小萩海
@umiyoake
2025年12月14日
読み終わった
勉強に気持ちが傾いているので、読んでみた。最近めっきり本が読めてないな、と思っていたけど、昔もたいして読めてなかったな、と本書を読みながら思った。
はじめに、で、「独学」は「達成のための独学」と「探究のための独学」に大別されて定義され、本書は後者について語られている。そして後者の独学を進めるためのかなり具体的な方法が書かれているわけだが、これが実践しようとなると気が遠くなりそうになる。終盤で、哲学研究についての(筆者的には否定的な)説明例として、「見開き二ページを二時間かけて読みながら、昔の哲学者の思想を解釈して読む」と書かれてるけれども、まさにそうした読み方をどうやって行ってるか、というのにも繋がっていて、これは大変なことだと、おののく。こういう読み方には憧れるが、とうてい辛抱強さが足らない。「達成のための独学」ばかりに慣れていて、「探究のための独学」がわからない自分のような人間にとって、道標になりうるだろうか、憧れに留まるだろうか。
実践的な内容なのは確かで、これほどのことを訓練してある程度できるようになれば、そらもう思考を深めていく能力は相当鍛えられるだろう。

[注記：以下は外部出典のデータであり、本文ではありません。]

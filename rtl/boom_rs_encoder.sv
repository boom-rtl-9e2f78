// boom_rs_encoder: RS(36,32) encoder for one strip of a BOOM block.
//
// Computes the 4 check symbols E0..E3 of 32 data symbols D0..D31 (8 bits each) so
// that the codeword, with Ej at position j and Di at position 4+i, is a multiple of
// the generator g(x) = (x+1)(x+a)(x+a^2)(x+a^3) over GF(2^8). The remainder is
// found by the usual division shift register, unrolled over the 32 data symbols,
// so the block is purely combinational. The document asks for four check symbols
// per strip; the field and generator are this design's choice (boom_ecc_pkg).
module boom_rs_encoder
  import boom_ecc_pkg::*;
(
  input  sym_t [RS_K-1:0]    data,
  output sym_t [RS_NSYM-1:0] ecc
);
  localparam logic [RS_NSYM:0][7:0] G = rs_gen_poly();

  always_comb begin
    sym_t [RS_NSYM-1:0] r;
    sym_t               fb;
    r = '0;
    for (int i = RS_K - 1; i >= 0; i--) begin
      fb = data[i] ^ r[RS_NSYM-1];
      for (int j = RS_NSYM - 1; j > 0; j--) r[j] = r[j-1] ^ gf_mul(fb, G[j]);
      r[0] = gf_mul(fb, G[0]);
    end
    ecc = r;
  end
endmodule
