// boom_rs_encoder_tb: checks the RS(36,32) strip encoder.
// Random and corner data strips are encoded by the block; the check symbols must
// equal those of the reference encoder and the codeword must have zero syndromes
// at a^0..a^3 (both computed with table-based GF arithmetic in boom_tb_pkg).
module boom_rs_encoder_tb;
  import boom_ecc_pkg::*;
  import boom_tb_pkg::*;

  sym_t [RS_K-1:0]    data;
  sym_t [RS_NSYM-1:0] ecc;
  int checks = 0, failures = 0;

  boom_rs_encoder dut (.data(data), .ecc(ecc));

  initial begin
    #100000;
    failures++;
    $display("TB_RESULT checks=%0d failures=%0d", checks, failures);
    $finish;
  end

  initial begin
    for (int n = 0; n < 300; n++) begin
      byte_t d [32];
      cw_a   c;
      for (int i = 0; i < 32; i++) begin
        d[i] = (n == 0) ? 8'h00 : (n == 1) ? 8'hFF : (n == 2 && i == 0) ? 8'h01 : (n == 2) ? 8'h00 : byte_t'($urandom);
        data[i] = d[i];
      end
      #1;
      c = encode(d);
      for (int j = 0; j < 4; j++) begin
        checks++;
        if (ecc[j] !== c[j]) begin
          failures++;
          if (failures < 5) $display("strip %0d: E%0d = %h, expected %h", n, j, ecc[j], c[j]);
        end
      end
      for (int i = 0; i < 4; i++) c[i] = ecc[i];
      for (int j = 0; j < 4; j++) begin
        checks++;
        if (syndrome(c, j) != 0) failures++;
      end
    end
    $display("TB_RESULT checks=%0d failures=%0d", checks, failures);
    $finish;
  end
endmodule
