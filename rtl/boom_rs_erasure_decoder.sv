// boom_rs_erasure_decoder: RS(36,32) decoding of one strip around a known dead chip.
//
// Once the controller has found a failed chip it can treat that chip's two
// symbols in every strip as erasures: their positions are known, so two of the
// four check symbols suffice to rebuild them, and the other two are left to
// detect any further failure (a second chip, a pin, a single symbol) instead of
// risking a wrong correction. The document describes this use of a remembered
// failed chip (one check symbol corrects the erasure, the rest detect a further
// error); applying it to the two-symbol chip pairs of this layout is this
// design's choice.
// Method (combinational): syndromes S0..S3 = r(a^j). With erasure locators
// X1 = a^p1, X2 = a^p2 the modified syndromes T_j = S_(j+2) + (X1+X2)*S_(j+1) +
// X1*X2*S_j (j = 0, 1) cancel the erasures; any other error leaves them non-zero,
// which sets uncorrectable. Otherwise the erasure values are
// Y1 = (S1 + X2*S0) / (X1 + X2) and Y2 = S0 + Y1.
// Interface: ep[0], ep[1] are the two erased codeword positions (distinct).
// err_mag gives the value added at each of them (zero where the chip happened
// to read correctly).
module boom_rs_erasure_decoder
  import boom_ecc_pkg::*;
(
  input  cw_t             rx,
  input  logic [1:0][5:0] ep,
  output cw_t             corrected,
  output sym_t [1:0]      err_mag,
  output logic            uncorrectable
);
  localparam cw_t APOW = alpha_table();   // a^i for each position

  sym_t [RS_NSYM-1:0] s;

  always_comb begin
    for (int unsigned j = 0; j < RS_NSYM; j++) begin
      s[j] = '0;
      for (int i = RS_N - 1; i >= 0; i--) s[j] = gf_mul(s[j], APOW[j]) ^ rx[i];
    end
  end

  always_comb begin
    sym_t x1, x2, g1, g2, t0, t1, y1, y2;
    x1 = APOW[ep[0]];
    x2 = APOW[ep[1]];
    g1 = x1 ^ x2;
    g2 = gf_mul(x1, x2);
    t0 = s[2] ^ gf_mul(g1, s[1]) ^ gf_mul(g2, s[0]);
    t1 = s[3] ^ gf_mul(g1, s[2]) ^ gf_mul(g2, s[1]);
    y1 = gf_mul(s[1] ^ gf_mul(x2, s[0]), gf_inv(g1));
    y2 = s[0] ^ y1;
    uncorrectable = (t0 != '0) || (t1 != '0);
    corrected     = rx;
    err_mag       = '0;
    if (!uncorrectable) begin
      corrected[ep[0]] = rx[ep[0]] ^ y1;
      corrected[ep[1]] = rx[ep[1]] ^ y2;
      err_mag[0]       = y1;
      err_mag[1]       = y2;
    end
  end
endmodule
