// boom_rs_erasure_decoder_tb: checks decoding with a known dead chip.
// Reference codewords come from the table-based encoder of boom_tb_pkg. For
// each, one chip pair (D2g/D2g+1, or E2l/E2l+1 of a check chip) is declared
// erased. The word must come back as the original, with the added values
// reported, when the erased pair is clean or holds any values. Any further
// damage (one more symbol, a second chip pair, a pin-shaped pair) must be
// flagged uncorrectable, never passed as clean.
module boom_rs_erasure_decoder_tb;
  import boom_ecc_pkg::*;
  import boom_tb_pkg::*;

  cw_t             rx, corrected;
  logic [1:0][5:0] ep;
  sym_t [1:0]      err_mag;
  logic            unc;
  int checks = 0, failures = 0;

  boom_rs_erasure_decoder dut (.rx, .ep, .corrected, .err_mag, .uncorrectable(unc));

  initial begin
    #1000000;
    failures++;
    $display("TB_RESULT checks=%0d failures=%0d", checks, failures);
    $finish;
  end

  function automatic void put(cw_a r);
    for (int i = 0; i < 36; i++) rx[i] = r[i];
  endfunction

  task automatic expect_fixed(cw_a good, cw_a r, int p0, int p1);
    checks += 3;
    if (unc !== 1'b0) failures++;
    for (int i = 0; i < 36; i++)
      if (corrected[i] !== good[i]) begin
        failures++;
        if (failures < 6) $display("pos %0d: got %h want %h", i, corrected[i], good[i]);
        break;
      end
    if (err_mag[0] !== (r[p0] ^ good[p0]) || err_mag[1] !== (r[p1] ^ good[p1])) failures++;
  endtask

  task automatic expect_flag(string what);
    checks++;
    if (unc !== 1'b1) begin
      failures++;
      if (failures < 6) $display("%s not flagged", what);
    end
  endtask

  initial begin
    for (int n = 0; n < 300; n++) begin
      byte_t d [32];
      cw_a   c, r;
      int    p0, p1, q;
      for (int i = 0; i < 32; i++) d[i] = byte_t'($urandom);
      c = encode(d);
      // erased chip pair
      if (n % 6 == 5) p0 = 2 * $urandom_range(1);
      else            p0 = 4 + 2 * $urandom_range(15);
      p1 = p0 + 1;
      ep[0] = 6'(p0);
      ep[1] = 6'(p1);
      // clean
      put(c);
      #1 expect_fixed(c, c, p0, p1);
      // erased chip reads garbage (either symbol may happen to be right)
      r = c;
      r[p0] ^= byte_t'($urandom_range(255));
      r[p1] ^= byte_t'($urandom_range(255, 1));
      put(r);
      #1 expect_fixed(c, r, p0, p1);
      // plus one more symbol
      do q = $urandom_range(35); while (q == p0 || q == p1);
      r[q] ^= byte_t'($urandom_range(255, 1));
      put(r);
      #1 expect_flag("extra symbol");
      // plus a second chip pair instead
      r = c;
      r[p0] ^= byte_t'($urandom_range(255, 1));
      do q = 4 + 2 * $urandom_range(15); while (q == p0);
      r[q] ^= byte_t'($urandom_range(255, 1));
      r[q + 1] ^= byte_t'($urandom_range(255, 1));
      put(r);
      #1 expect_flag("second chip");
      // plus a pin-shaped pair D(i), D(i+16) away from the erased chip
      r = c;
      r[p1] ^= byte_t'($urandom_range(255, 1));
      do q = 4 + $urandom_range(15); while (q == p0 || q == p1 || q + 16 == p0 || q + 16 == p1);
      r[q] ^= 8'h22;
      r[q + 16] ^= 8'h20;
      put(r);
      #1 expect_flag("pin");
    end
    $display("TB_RESULT checks=%0d failures=%0d", checks, failures);
    $finish;
  end
endmodule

特に前半部の分節の方法に関しては、受験勉強で英文読む時、SVOとかスラッシュとかつけて文の作りを見定めるあれを思い出し、謎の親近感がわいた。そういうやり方を、日本語に対して実践してみたことがない。ページに書き込みをしたくない派ではあるものの、やってみたくなった。哲学関連でやるのは簡単に心が折れそうなので、書き込みに抵抗がない絵の技術書とかで一旦試してみてから、文章のみの本でトライしてみてもいいかもしれない。勉強って大変だな…自分に欠けてるものを直視したり痛いとこつかれたり、心情的にも一筋縄ではいかない本でした。でも面白かったです。